Eigenstates & Eigenvalues
Familiarity with the postulates of quantum mechanics, particularly those having to do with measurement
The energy and angular momentum eigenstates and eigenvalues of a particle confined to a ring
Calculating probabilities using Dirac “bra-ket” and wavefunction notation
If the previous activities (Energy and Angular Momentum for a Particle on a Ring and Time Dependence for a Particle on a Ring) have been done, little introduction is needed. It might be helpful to ask a small whiteboard question to help them remember what the eigenfunctions for a particle on a ring are.

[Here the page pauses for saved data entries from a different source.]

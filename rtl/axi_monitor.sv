// AXI monitor: a non-intrusive spy on the functional bus master with
// triggers, acquisition state machines, a parallel probe register and break
// and capture requests.
//
// The monitor only listens to the master's AXI signals. A beat counts when
// valid and ready are both high on its channel.
//
// Control (8-bit, ctrl) and status (8-bit, status) registers:
//   ctrl[1:0] MonitorType 00 none, 01 AXI, 10 parallel
//   ctrl[2]   ReadConfig  load the configuration record from the memory
//   ctrl[3]   Reset       reset the acquisition state machines and buffers
//   ctrl[4]   Enable      run the monitor selected by MonitorType
//   ctrl[5]   TriggerCapture  a trigger also fires the capture request
//   ctrl[6]   Break       request a break directly
//   status[1:0] configuration reader state, [3:2] parallel acquisition
//   state, [6:4] AXI acquisition state (encodings in ffqf_pkg).
//
// Configuration record, eight words read through a native blockram port
// (its layout is this design's choice):
//   0 address reference   1 address mask
//   2 data reference      3 data mask
//   4 parallel reference  5 parallel mask
//   6 mode: [1:0] address compare, [3:2] data compare, [5:4] parallel
//     compare, [8] watch reads, [9] watch writes, [12] break on trigger
//   7 number of words to acquire (0: until a buffer is full)
//
// AXI acquisition: WAIT_ADDRESS waits for an AR or AW beat whose address
// matches, WAIT_DATA then waits for a data beat of that transaction whose
// data matches (a burst that ends without a match returns to WAIT_ADDRESS).
// The matching beat is the trigger. From that cycle on, every beat is
// stored in one of four acquisition buffers: AR addresses, R data, AW
// addresses, W data, until the requested number of words is stored
// (TRIGGERED, then DONE).
// Parallel acquisition: WAIT_DATA compares the 32-bit probe register par_reg
// every cycle; on a match it stores par_reg every cycle into buffer 0.
//
// On a trigger: break_req is raised (and held until Reset) when "break on
// trigger" is set; with TriggerCapture set, cap pulses for one cycle and
// hard_break is raised and held until Reset.
module axi_monitor
  import ffqf_pkg::*;
#(
  parameter int unsigned CFG_AW = 9,
  parameter int unsigned ACQ_AW = 10
) (
  input  logic              clk,
  input  logic              rst_n,
  input  logic [7:0]        ctrl,
  output logic [7:0]        status,
  // spied bus
  input  axi_req_t          spy_req,
  input  axi_resp_t         spy_resp,
  // parallel probe register
  input  logic [31:0]       par_reg,
  // configuration memory (native port)
  output logic              cfg_en,
  output logic [CFG_AW-1:0] cfg_addr,
  input  logic [DATA_W-1:0] cfg_rdata,
  // four acquisition buffers (native write ports)
  output logic [3:0]        acq_we,
  output logic [ACQ_AW-1:0] acq_addr  [4],
  output logic [DATA_W-1:0] acq_wdata [4],
  output logic [ACQ_AW:0]   acq_count [4],
  // requests
  output logic              trig,
  output logic              break_req,
  output logic              cap,
  output logic              hard_break
);

  localparam int unsigned DEPTH = 2**ACQ_AW;

  mon_type_t  mtype;
  logic       en, rst_acq;
  assign mtype   = mon_type_t'(ctrl[1:0]);
  assign en      = ctrl[CTRL_ENABLE];
  assign rst_acq = ctrl[CTRL_RESET];

  // ---------------- configuration reader ----------------
  cfg_state_t  cst;
  logic [2:0]  cidx;
  logic [31:0] cfg_q [MON_CFG_WORDS];

  assign cfg_en   = (cst == CFG_WAIT);
  assign cfg_addr = CFG_AW'(cidx);

  always_ff @(posedge clk or negedge rst_n) begin
    if (!rst_n) begin
      cst  <= CFG_IDLE;
      cidx <= '0;
      for (int i = 0; i < MON_CFG_WORDS; i++) cfg_q[i] <= '0;
    end else begin
      unique case (cst)
        CFG_IDLE:  if (ctrl[CTRL_READCFG]) begin
          cidx <= '0;
          cst  <= CFG_WAIT;
        end
        CFG_WAIT:  cst <= CFG_STORE;
        CFG_STORE: begin
          cfg_q[cidx] <= cfg_rdata;
          if (cidx == 3'(MON_CFG_WORDS - 1)) cst <= CFG_DONE;
          else begin
            cidx <= cidx + 3'd1;
            cst  <= CFG_WAIT;
          end
        end
        CFG_DONE:  if (!ctrl[CTRL_READCFG]) cst <= CFG_IDLE;
        default:   cst <= CFG_IDLE;
      endcase
    end
  end

  cmp_t       addr_cmp, data_cmp, par_cmp;
  logic       watch_rd, watch_wr, brk_on_trig;
  logic [31:0] acq_len;
  assign addr_cmp    = cmp_t'(cfg_q[6][1:0]);
  assign data_cmp    = cmp_t'(cfg_q[6][3:2]);
  assign par_cmp     = cmp_t'(cfg_q[6][5:4]);
  assign watch_rd    = cfg_q[6][8];
  assign watch_wr    = cfg_q[6][9];
  assign brk_on_trig = cfg_q[6][12];
  assign acq_len     = cfg_q[7];

  // ---------------- beats on the spied bus ----------------
  logic ar_hs, r_hs, aw_hs, w_hs;
  assign ar_hs = spy_req.ar_valid && spy_resp.ar_ready;
  assign r_hs  = spy_resp.r_valid && spy_req.r_ready;
  assign aw_hs = spy_req.aw_valid && spy_resp.aw_ready;
  assign w_hs  = spy_req.w_valid  && spy_resp.w_ready;

  // ---------------- match units ----------------
  logic ar_hit, aw_hit, r_hit, w_hit, par_hit;
  match_unit u_m_ar (.value(spy_req.ar.addr), .ref_val(cfg_q[0]), .mask(cfg_q[1]), .cmp(addr_cmp), .hit(ar_hit));
  match_unit u_m_aw (.value(spy_req.aw.addr), .ref_val(cfg_q[0]), .mask(cfg_q[1]), .cmp(addr_cmp), .hit(aw_hit));
  match_unit u_m_r  (.value(spy_resp.r_data), .ref_val(cfg_q[2]), .mask(cfg_q[3]), .cmp(data_cmp), .hit(r_hit));
  match_unit u_m_w  (.value(spy_req.w_data),  .ref_val(cfg_q[2]), .mask(cfg_q[3]), .cmp(data_cmp), .hit(w_hit));
  match_unit u_m_p  (.value(par_reg),         .ref_val(cfg_q[4]), .mask(cfg_q[5]), .cmp(par_cmp),  .hit(par_hit));

  // ---------------- acquisition state machines ----------------
  axm_state_t ast;
  par_state_t pst;
  logic       watch_is_rd;
  logic [ACQ_AW:0] cnt [4];
  logic [31:0] total;
  logic        trig_q, hard_q;

  logic axi_trig_now, par_trig_now;
  assign axi_trig_now = (ast == AXM_WAIT_DATA) &&
                        (watch_is_rd ? (r_hs && r_hit) : (w_hs && w_hit));
  assign par_trig_now = (pst == PAR_WAIT_DATA) && par_hit;
  assign trig = axi_trig_now || par_trig_now;

  // what is written this cycle
  logic [3:0]  ev;
  logic [31:0] ev_data [4];
  logic        storing;
  always_comb begin
    storing    = (ast == AXM_TRIGGERED) || axi_trig_now ||
                 (pst == PAR_TRIGGERED) || par_trig_now;
    ev_data[0] = (mtype == MON_PARALLEL) ? par_reg : spy_req.ar.addr;
    ev_data[1] = spy_resp.r_data;
    ev_data[2] = spy_req.aw.addr;
    ev_data[3] = spy_req.w_data;
    if (mtype == MON_PARALLEL) ev = 4'b0001;
    else                       ev = {w_hs, aw_hs, r_hs, ar_hs};
    for (int k = 0; k < 4; k++) begin
      acq_we[k]    = storing && ev[k] && (cnt[k] < (ACQ_AW+1)'(DEPTH));
      acq_addr[k]  = cnt[k][ACQ_AW-1:0];
      acq_wdata[k] = ev_data[k];
      acq_count[k] = cnt[k];
    end
  end

  logic [2:0]  nstore;
  logic        any_full;
  logic        acq_end;
  always_comb begin
    nstore   = 3'(acq_we[0]) + 3'(acq_we[1]) + 3'(acq_we[2]) + 3'(acq_we[3]);
    any_full = 1'b0;
    for (int k = 0; k < 4; k++)
      if (cnt[k] + (ACQ_AW+1)'(acq_we[k]) >= (ACQ_AW+1)'(DEPTH)) any_full = 1'b1;
    acq_end  = any_full || ((acq_len != 32'd0) && (total + 32'(nstore) >= acq_len));
  end

  always_ff @(posedge clk or negedge rst_n) begin
    if (!rst_n) begin
      ast         <= AXM_IDLE;
      pst         <= PAR_IDLE;
      watch_is_rd <= 1'b0;
      total       <= '0;
      trig_q      <= 1'b0;
      hard_q      <= 1'b0;
      for (int k = 0; k < 4; k++) cnt[k] <= '0;
    end else if (rst_acq) begin
      ast    <= AXM_IDLE;
      pst    <= PAR_IDLE;
      total  <= '0;
      trig_q <= 1'b0;
      hard_q <= 1'b0;
      for (int k = 0; k < 4; k++) cnt[k] <= '0;
    end else begin
      for (int k = 0; k < 4; k++) if (acq_we[k]) cnt[k] <= cnt[k] + 1'b1;
      total <= total + 32'(nstore);
      if (trig) begin
        trig_q <= 1'b1;
        if (ctrl[CTRL_CAPTURE]) hard_q <= 1'b1;
      end
      // AXI acquisition
      unique case (ast)
        AXM_IDLE: if (en && mtype == MON_AXI) ast <= AXM_WAIT_ADDRESS;
        AXM_WAIT_ADDRESS: begin
          if (!en || mtype != MON_AXI) ast <= AXM_IDLE;
          else if (watch_rd && ar_hs && ar_hit) begin
            watch_is_rd <= 1'b1;
            ast         <= AXM_WAIT_DATA;
          end else if (watch_wr && aw_hs && aw_hit) begin
            watch_is_rd <= 1'b0;
            ast         <= AXM_WAIT_DATA;
          end
        end
        AXM_WAIT_DATA: begin
          if (axi_trig_now) ast <= acq_end ? AXM_DONE : AXM_TRIGGERED;
          else if (!en || mtype != MON_AXI) ast <= AXM_IDLE;
          else if (watch_is_rd ? (r_hs && spy_resp.r_last) : (w_hs && spy_req.w_last))
            ast <= AXM_WAIT_ADDRESS;
        end
        AXM_TRIGGERED: if (acq_end) ast <= AXM_DONE;
        AXM_DONE: ;
        default: ast <= AXM_IDLE;
      endcase
      // parallel acquisition
      unique case (pst)
        PAR_IDLE: if (en && mtype == MON_PARALLEL) pst <= PAR_WAIT_DATA;
        PAR_WAIT_DATA: begin
          if (par_trig_now) pst <= acq_end ? PAR_DONE : PAR_TRIGGERED;
          else if (!en || mtype != MON_PARALLEL) pst <= PAR_IDLE;
        end
        PAR_TRIGGERED: if (acq_end) pst <= PAR_DONE;
        PAR_DONE: ;
        default: pst <= PAR_IDLE;
      endcase
    end
  end

  assign status     = {1'b0, ast, pst, cst};
  assign break_req  = ctrl[CTRL_BREAK] || (trig_q && brk_on_trig);
  assign cap        = trig && ctrl[CTRL_CAPTURE];
  assign hard_break = hard_q;

endmodule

In many cases, students will not think to rewrite the function as a linear combination of eigenstates and if they do know to do this, many will have forgotten how. Thus, it is sometimes useful to start this activity in class and have them finish the calculations for homework.
Finding coefficients:
Students readily grasp the strategy of finding probability amplitudes “by inspection” when they are given an initial state written as a sum of eigenstates. We find that students then find it extremely difficult to find probability amplitudes of wavefunctions that are not written this way (i.e. using an integral to find the expansion coefficients of a function).
If they write the cosine in terms of exponentials, they can find the coefficients without using an integral. It is fantastic if a group recognizes this and these groups will often finish early, so having them go back and do the integral is a good way to give them extra practice and keep them engaged with the material.
$$P_{E={m^2\,\hbar^2\over 2I}}=\vert \langle m\vert \psi\rangle\vert^2+\vert \langle -m\vert \psi\rangle\vert^2$$
Use their work to demonstrate how finding all of the probabilities allows you to rewrite the wavefunction as a linear combination of eigenstates. $$P_{L_z=m\hbar}=\vert\langle m\vert\Psi\rangle\vert^2=\left|\int_{-\infty}^{\infty} \Phi_m^*(\phi)\Psi(\phi)\,d\phi\right|^2=\vert c_m \vert^2$$ $$\vert\Psi\rangle=\sum_m c_m \vert m\rangle \doteq \sum_m c_m e^{im\phi}$$
Quantum Ring Sequence: This is a part of a sequence of activities and homework problems that use a particle confined to a ring as a touchstone example.